*** Opening RECORDS SUPPLIED ***

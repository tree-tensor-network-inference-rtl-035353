// ttn_top: Tree Tensor Network classifier for streamed samples.
//
// A trained TTN with N input features is evaluated in hardware, one sample
// at a time:
//   s_axis  -> feature_map -> [sample_fifo, partial parallel only] -> ttn_tree -> m_axis
// A sample is one AXI-Stream beat of N 16-bit features (feature i in bits
// [16i +: 16]), each already rescaled to [0, pi/2] by the host. The result is
// one beat of O 16-bit fixed-point values (1 sign, 1 integer, 14 fraction
// bits), the root vector of the tree.
//
// The weights live in NB = ceil(NW / 1024) blocks of 512 32-bit registers
// that the host writes and reads back over AXI-Lite; axil_crossbar selects the
// block from the address (block b at byte address b * 2^APER, weight k of a
// block at byte offset 2k), weight_slice registers the 16-bit weights and
// hands them to the tree, which only reads them. Weights must not be changed
// while samples are in flight.
//
// IMPL chooses full-parallel nodes (one sample per cycle, fixed latency) or
// partial-parallel nodes (far fewer multipliers, a sample every few dozen
// cycles, with the input FIFO absorbing bursts). The default parameters
// are the N = 16, D0 = 2, X0 = 8 tree with minimal bond dimensions
// (X = 2, 4, 8, 8, 1), whose 1728 weights fill two register blocks. A single
// clock drives both AXI interfaces; that and the reset (active low,
// asynchronous) are this implementation's choices.
module ttn_top
  import ttn_pkg::*;
  import axil_pkg::*;
#(
  parameter int unsigned N          = 16,
  parameter int unsigned D0         = 2,
  parameter int unsigned X0         = 8,
  parameter int unsigned O          = 1,
  parameter xmode_e      XMODE      = XMODE_MINIMAL,
  parameter impl_e       IMPL       = IMPL_FP,
  parameter int unsigned LAT        = 4,
  parameter int unsigned FIFO_DEPTH = 16,
  parameter int unsigned APER       = 12
) (
  input  logic               clk,
  input  logic               rst_n,
  // AXI4-Lite: weight registers
  input  logic [31:0]        s_axil_awaddr,
  input  logic               s_axil_awvalid,
  output logic               s_axil_awready,
  input  logic [31:0]        s_axil_wdata,
  input  logic [3:0]         s_axil_wstrb,
  input  logic               s_axil_wvalid,
  output logic               s_axil_wready,
  output logic [1:0]         s_axil_bresp,
  output logic               s_axil_bvalid,
  input  logic               s_axil_bready,
  input  logic [31:0]        s_axil_araddr,
  input  logic               s_axil_arvalid,
  output logic               s_axil_arready,
  output logic [31:0]        s_axil_rdata,
  output logic [1:0]         s_axil_rresp,
  output logic               s_axil_rvalid,
  input  logic               s_axil_rready,
  // AXI4-Stream: samples in
  input  logic               s_axis_tvalid,
  output logic               s_axis_tready,
  input  logic [N*DW-1:0]    s_axis_tdata,
  // AXI4-Stream: results out
  output logic               m_axis_tvalid,
  input  logic               m_axis_tready,
  output logic [O*DW-1:0]    m_axis_tdata
);
  localparam int unsigned NW   = total_weights(N, D0, X0, O, XMODE);
  localparam int unsigned NREG = 512;
  localparam int unsigned NB   = (NW + 2 * NREG - 1) / (2 * NREG);
  localparam int unsigned FM_LAT = 2;

  // ---------------- weights: AXI-Lite -> crossbar -> register blocks ----------------
  axil_req_t   s_req;
  axil_rsp_t   s_rsp;
  axil_req_t   m_req [NB];
  axil_rsp_t   m_rsp [NB];
  logic [31:0] regs  [NB][NREG];
  fx_t         w     [NW];

  always_comb begin
    s_req.awaddr  = s_axil_awaddr;
    s_req.awvalid = s_axil_awvalid;
    s_req.wdata   = s_axil_wdata;
    s_req.wstrb   = s_axil_wstrb;
    s_req.wvalid  = s_axil_wvalid;
    s_req.bready  = s_axil_bready;
    s_req.araddr  = s_axil_araddr;
    s_req.arvalid = s_axil_arvalid;
    s_req.rready  = s_axil_rready;
  end
  assign s_axil_awready = s_rsp.awready;
  assign s_axil_wready  = s_rsp.wready;
  assign s_axil_bresp   = s_rsp.bresp;
  assign s_axil_bvalid  = s_rsp.bvalid;
  assign s_axil_arready = s_rsp.arready;
  assign s_axil_rdata   = s_rsp.rdata;
  assign s_axil_rresp   = s_rsp.rresp;
  assign s_axil_rvalid  = s_rsp.rvalid;

  axil_crossbar #(.NM(NB), .APER(APER)) u_xbar (
    .clk, .rst_n, .s_req, .s_rsp, .m_req, .m_rsp
  );

  for (genvar b = 0; b < int'(NB); b++) begin : g_blk
    axil_reg_block #(.NREG(NREG)) u_regs (
      .clk, .rst_n, .req(m_req[b]), .rsp(m_rsp[b]), .regs(regs[b])
    );
  end

  weight_slice #(.NB(NB), .NREG(NREG), .NW(NW)) u_slice (
    .clk, .rst_n, .regs, .w
  );

  // ---------------- samples: feature map -> (FIFO) -> tree ----------------
  fx_t  feat [N];
  fx_t  phi  [N][2];
  fx_t  tphi [N][2];
  fx_t  res  [O];
  logic fm_en, fm_in_valid, fm_out_valid;
  logic t_in_valid, t_in_ready;

  for (genvar i = 0; i < int'(N); i++) begin : g_feat
    assign feat[i] = s_axis_tdata[i*DW +: DW];
  end

  feature_map #(.N(N)) u_fmap (
    .clk, .rst_n, .en(fm_en), .in_valid(fm_in_valid), .feat,
    .out_valid(fm_out_valid), .phi
  );

  if (IMPL == IMPL_FP) begin : g_fp
    // the feature map is part of the stalling pipeline
    assign fm_en         = t_in_ready;
    assign s_axis_tready = t_in_ready;
    assign fm_in_valid   = s_axis_tvalid;
    assign t_in_valid    = fm_out_valid;
    assign tphi          = phi;
  end else begin : g_pp
    localparam int unsigned FW = 2 * N * DW;
    logic [FW-1:0]                   f_in, f_out;
    logic [$clog2(FIFO_DEPTH+1)-1:0] f_count;
    logic                            f_in_ready;

    // stop taking samples while the ones inside the feature map might not fit
    assign s_axis_tready = f_count < ($bits(f_count))'(FIFO_DEPTH - FM_LAT);
    assign fm_en         = 1'b1;
    assign fm_in_valid   = s_axis_tvalid && s_axis_tready;

    for (genvar i = 0; i < int'(N); i++) begin : g_pack
      assign f_in[(2*i)*DW +: DW]   = phi[i][0];
      assign f_in[(2*i+1)*DW +: DW] = phi[i][1];
      assign tphi[i][0] = f_out[(2*i)*DW +: DW];
      assign tphi[i][1] = f_out[(2*i+1)*DW +: DW];
    end

    sample_fifo #(.W(FW), .DEPTH(FIFO_DEPTH)) u_fifo (
      .clk, .rst_n, .in_valid(fm_out_valid), .in_ready(f_in_ready), .in_data(f_in),
      .out_valid(t_in_valid), .out_ready(t_in_ready), .out_data(f_out), .count(f_count)
    );

    assert property (@(posedge clk) disable iff (!rst_n) fm_out_valid |-> f_in_ready)
      else $error("ttn_top: sample lost at the input FIFO");
  end

  ttn_tree #(.N(N), .D0(D0), .X0(X0), .O(O), .XMODE(XMODE), .IMPL(IMPL), .LAT(LAT)) u_tree (
    .clk, .rst_n, .in_valid(t_in_valid), .in_ready(t_in_ready), .phi(tphi), .w,
    .out_valid(m_axis_tvalid), .out_ready(m_axis_tready), .result(res)
  );

  for (genvar o = 0; o < int'(O); o++) begin : g_res
    assign m_axis_tdata[o*DW +: DW] = res[o];
  end

  initial assert (D0 == 2) else $error("ttn_top: the feature map produces D0 = 2 components");
endmodule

*** Closing RECORDS SUPPLIED ***

### HOW TO COMPLETE THIS TASK:
In which lines of the records does the word "registers" appear? Copy each of them.

### SOLUTION BELOW:
// The weights live in NB = ceil(NW / 1024) blocks of 512 32-bit registers
// block at byte offset 2k), weight_slice registers the 16-bit weights and
  // AXI4-Lite: weight registers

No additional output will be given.